Jan 01, 2005 15:06
Well, I've had a lackage of posting lately again. So much has been happening but I really just feel down. For the past 2 days I've been kinda congested.. So I woke up today, and could barely breath, I was gasping for breath and everything. X_X I've had a pretty fun Christmas break, thing. Whatever you want to call it. Got some chances to hang out with some good friends and such. My cousins are here this weekend.. Since I'm sick their staying away. (Thank god. Lol)
Me and Tiffany, my ex girlfriend.. the whole Animazement Ordeal, yeah. Anyways, we became friends again over the holiday.
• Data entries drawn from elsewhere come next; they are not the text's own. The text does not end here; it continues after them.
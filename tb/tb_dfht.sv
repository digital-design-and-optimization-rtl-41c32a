// tb_dfht: streams random log-domain code-word weights through the order-R
// dual FHT and compares every output with the exact values computed in real
// arithmetic: a_i = ln sum_j (e^a_j if popcount(i&j) even else e^b_j),
// b_i likewise with a and b exchanged, in 2^-LOG_FRAC nat units. The table
// correction rounds at each of the R stages, so each output may differ from
// the exact value by at most R LSBs. Latency must be R cycles.
module tb_dfht;
  localparam int R = 4, W = 11, N = 1 << R, TW = 8, LF = 5;
  logic clk = 0, rst_n = 0, in_valid = 0, out_valid;
  logic signed [W-1:0] in_a [N], in_b [N], out_a [N], out_b [N];
  logic [TW-1:0] in_tag, out_tag;
  always #5 clk = ~clk;
  dfht #(.R(R), .W(W), .LOG_FRAC(LF), .TAG_W(TW)) dut (.*);
  int checks = 0, failures = 0, cyc = 0, got = 0, maxdev = 0;
  int as_ [128][N], bs_ [128][N];
  int t_in [128];

  function automatic int exact(int n, int i, bit sel_b);
    real s, sc;
    sc = real'(1 << LF);
    s = 0.0;
    for (int j = 0; j < N; j++) begin
      bit odd;
      odd = $countones(i & j) % 2;
      s += $exp(real'((odd ^ sel_b) ? bs_[n][j] : as_[n][j]) / sc);
    end
    return $rtoi(sc * $ln(s) + ((s >= 1.0) ? 0.5 : -0.5));
  endfunction

  always @(posedge clk) begin
    cyc++;
    if (out_valid) begin
      checks++;
      if (cyc - t_in[out_tag] != R) begin failures++; $display("latency %0d", cyc - t_in[out_tag]); end
      for (int i = 0; i < N; i++) begin
        int ea, eb, da, db;
        ea = exact(out_tag, i, 0); eb = exact(out_tag, i, 1);
        da = int'(out_a[i]) - ea; db = int'(out_b[i]) - eb;
        if (da < 0) da = -da;
        if (db < 0) db = -db;
        if (da > maxdev) maxdev = da;
        if (db > maxdev) maxdev = db;
        checks += 2;
        if (da > R) failures++;
        if (db > R) failures++;
      end
      got++;
    end
  end

  initial begin
    in_tag = '0;
    for (int i = 0; i < N; i++) begin in_a[i] = '0; in_b[i] = '0; end
    repeat (2) @(posedge clk);
    rst_n = 1;
    @(negedge clk);
    for (int n = 0; n < 100; n++) begin
      in_valid = (n % 9 != 4);
      in_tag = TW'(n);
      for (int i = 0; i < N; i++) begin
        as_[n][i] = -$urandom_range(0, 300);
        bs_[n][i] = -$urandom_range(0, 300);
        in_a[i] = W'(as_[n][i]); in_b[i] = W'(bs_[n][i]);
      end
      t_in[n] = cyc + 1;
      @(negedge clk);
    end
    in_valid = 0;
    repeat (R + 3) @(posedge clk);
    $display("largest deviation from the exact log-sum: %0d LSB", maxdev);
    checks++; if (got != 89) begin failures++; $display("got %0d outputs", got); end
    $display("TB_RESULT checks=%0d failures=%0d", checks, failures);
    $finish;
  end
  initial begin
    #100000; failures++;
    $display("TB_RESULT checks=%0d failures=%0d", checks, failures); $finish;
  end
endmodule
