// fht: pipelined fast Hadamard transform of order R, y = H x with H the
// 2^R x 2^R Sylvester Hadamard matrix.
//
// R butterfly stages, one per clock, each registered. Stage t pairs the
// elements p and p + 2^t (bit t of p clear) and produces (x_p + x_p', x_p - x_p').
// One bit is added to the word width at every stage so nothing overflows: a
// W_IN-bit input gives a (W_IN + R)-bit output, as in the reference design.
// A tag (for example the block index k) travels alongside the data.
//
// Interface: in_valid/in_x/in_tag -> out_valid/out_y/out_tag.
// Timing: fully pipelined, one transform per cycle, latency R cycles.
module fht #(
  parameter int unsigned R     = 7,
  parameter int unsigned W_IN  = 10,
  parameter int unsigned TAG_W = 10
) (
  input  logic                           clk,
  input  logic                           rst_n,
  input  logic                           in_valid,
  input  logic signed [W_IN-1:0]         in_x   [1<<R],
  input  logic [TAG_W-1:0]               in_tag,
  output logic                           out_valid,
  output logic signed [W_IN+R-1:0]       out_y  [1<<R],
  output logic [TAG_W-1:0]               out_tag
);
  localparam int N = 1 << R;
  localparam int WO = W_IN + R;

  // stage registers, all kept at the output width (sign-extended)
  logic signed [WO-1:0] st  [R+1][N];
  logic                 vld [R+1];
  logic [TAG_W-1:0]     tag [R+1];

  always_comb begin
    for (int i = 0; i < N; i++) st[0][i] = WO'(in_x[i]);
    vld[0] = in_valid;
    tag[0] = in_tag;
  end

  for (genvar t = 0; t < R; t++) begin : g_stage
    always_ff @(posedge clk or negedge rst_n) begin
      if (!rst_n) vld[t+1] <= 1'b0;
      else        vld[t+1] <= vld[t];
    end
    always_ff @(posedge clk) begin
      tag[t+1] <= tag[t];
      for (int p = 0; p < N; p++) begin
        if (((p >> t) & 1) == 0) begin
          st[t+1][p]            <= st[t][p] + st[t][p + (1 << t)];
          st[t+1][p + (1 << t)] <= st[t][p] - st[t][p + (1 << t)];
        end
      end
    end
  end

  assign out_valid = vld[R];
  assign out_tag   = tag[R];
  always_comb for (int i = 0; i < N; i++) out_y[i] = st[R][i];
endmodule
Well, so I thought. But it seems she has been talking behind my back. Her friend likes me, but Tiffany I guess doesn't want her to. Saying I'm a bad person or something.
Aaron gave me a call today, to see how my new years was. It was good and all, I also got a new movie, Resident Evil: Apocolypse.. And I asked if Aaron would like to see it, and he said "Yeah, that's a good movie." And I laughed, because I didn't know he'd Already seen it, and I asked where. He said he saw it with Sarah. XD Not a surprise. But I jokingly said "See, this is why you should break up with her. We can't see any new stuff together like we used to.".. It was a joke. Well, he got all pissed off at me, and we hung up. ..*Sigh* It's like I'm losing all of my friends. It looks like my "New Year" is going to be really screwed up. I really hope things start turning out better soon.. I really don't know how much more I can take. x_X
On a side note.. Chase has been complaining alot lately about religion, I dunno about all this. He really doesn't want to be confined to one thing, I can understand. There's so much stuff to learn about all the different religions and things.. But his mom is being really hipocritical on him. I hope that goes better, but I dunno. I feel like I'm losing him as a friend too. I mean, it's like everyone's a priority.. But it's like all the girls always come before me. I don't know, I'm not even sure if I feel like being friends with anyone anymore. It always seems like I get screwed over some how, or emotionally hurt somehow.
Well anyways, things really need to start going better. Enough for now, hope everyone had a good Christmas and New Years!